特に皇都や地方の都市においてはその傾向が強い。
「〈皇国〉は幸いにも宗教の先鋭化はそれほど酷くないからな、それこそ諸将時代の帯念一揆位だ」
 諸将時代に農村地帯の一部が寺社の扇動を受け、搾取の象徴として将家やその御用商人を追い出し、自治体制を作り出そうとした事があった。当時の僧侶は知識階級であり、同時に農村においては庄屋たちと並び、慣習法の裁定者でもあった。
だが、彼らは一揆の軍勢と結びつき、独自の武装勢力を作り出そうとしたのであった。
 結局は内政の行き詰まりと将家の鎮圧によって叩き潰されたのであるが、略奪にあった商人や将家達にとってはある種の衝撃であった。特に現在まで伝統的に残っている農村に自治権を与える五将家のやり方はこの衝撃的な武装勢力との戦いを糧としたものであると言われている。

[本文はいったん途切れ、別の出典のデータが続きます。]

// tb_audio_ref_pkg: reference model of the audio effect chain for the
// testbenches, written with plain integer arithmetic. Effects are applied in
// the order high pass, low pass, distortion, echo, each only if its bit in
// the active mask is set (bit 0 = high pass). State persists between calls,
// like the context the objects save and restore.
package tb_audio_ref_pkg;

  class audio_ref;
    int hp[2], lp[2];
    int hist[2][$];
    int delay;

    function new(int d);
      delay = d;
      hp = '{0, 0};
      lp = '{0, 0};
    endfunction

    static function int sat(int v);
      return v > 32767 ? 32767 : (v < -32768 ? -32768 : v);
    endfunction
    static function int asr(int v, int n);
      return (v >= 0) ? v / (1 << n) : -((-v + (1 << n) - 1) / (1 << n));
    endfunction

    // one stereo sample through the chain
    function logic [31:0] run(logic [31:0] s, logic [3:0] act);
      int x[2];
      x[0] = int'($signed(s[31:16]));
      x[1] = int'($signed(s[15:0]));
      for (int c = 0; c < 2; c++) begin
        if (act[0]) begin
          hp[c] = hp[c] + asr(x[c] - hp[c], 3);
          x[c]  = sat(x[c] - hp[c]);
        end
        if (act[1]) begin
          lp[c] = lp[c] + asr(x[c] - lp[c], 3);
          x[c]  = lp[c];
        end
        if (act[2]) begin
          int g = x[c] * 4;
          x[c] = g > 12000 ? 12000 : (g < -12000 ? -12000 : g);
        end
        if (act[3]) begin
          int old = (hist[c].size() == delay) ? hist[c][0] : 0;
          hist[c].push_back(x[c]);
          if (hist[c].size() > delay) void'(hist[c].pop_front());
          x[c] = sat(x[c] + asr(old, 1));
        end
      end
      return {16'(x[0]), 16'(x[1])};
    endfunction
  endclass

endpackage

「だが、この宗教純化運動も最初は決して悪いものではなかった。
そもそもの発端は“信仰帝”と呼ばれるウィリテリウス二世の治世に起きた――皮肉な事に、な」

「悪い事ではなかった――ですか?」
 眉を顰めた碧に葵は頷いてみせた。
「あぁ、なぜならば当時、〈帝国〉国教として独立した権力を持っていた拝石教の組織は深刻な腐敗・綱紀の紊乱によって民心が離れつつあったからだ。
学問僧であったジュガヴィリヌスの主導で教団上層部の体制刷新、腐敗の是正を掲げていた――が、五年後には失脚し、破門された。
教団の腐敗は糾される事は殆どなく、民衆の不満は高まって行った」

「あぁ・・・・・・そこで導術士が出てくるわけですね」
碧は痛ましそうに顔を曇らせた。彼女にとっても導術士は日常の者達である。

「あぁ、その通りだ。〈帝国〉における導術士は各部族の中で狩猟前の占術や離れた親族の無事を知るなどと導術を利用した“呪術”によって部族社会の中で一種の特権的な地位を得ていた。
〈帝国〉もそもそもは騎馬民族の〈聯合帝国〉が母体であり、西方諸侯領の下層・中層階級の大半は〈帝国〉本領の影響を受けていても一般住民の大半は異民族達だ。
こうした土着の呪術師は結構な数がおり、五百年を経た社会の中でも相応の位置づけに居た。不満を持った民衆は――とくに〈帝国〉本領からの移民達を中心とした拝石教を奉じている下層民の一部は、導術士達を異端者として駆り立てはじめた」

「――殺したの?」

「〈帝国〉を、そしてこの手の行為を擁護するわけではないが、
導術士に対する不信からくる虐殺は〈皇国〉の把握する(大協約)世界の国ではどこでも引き起こされている。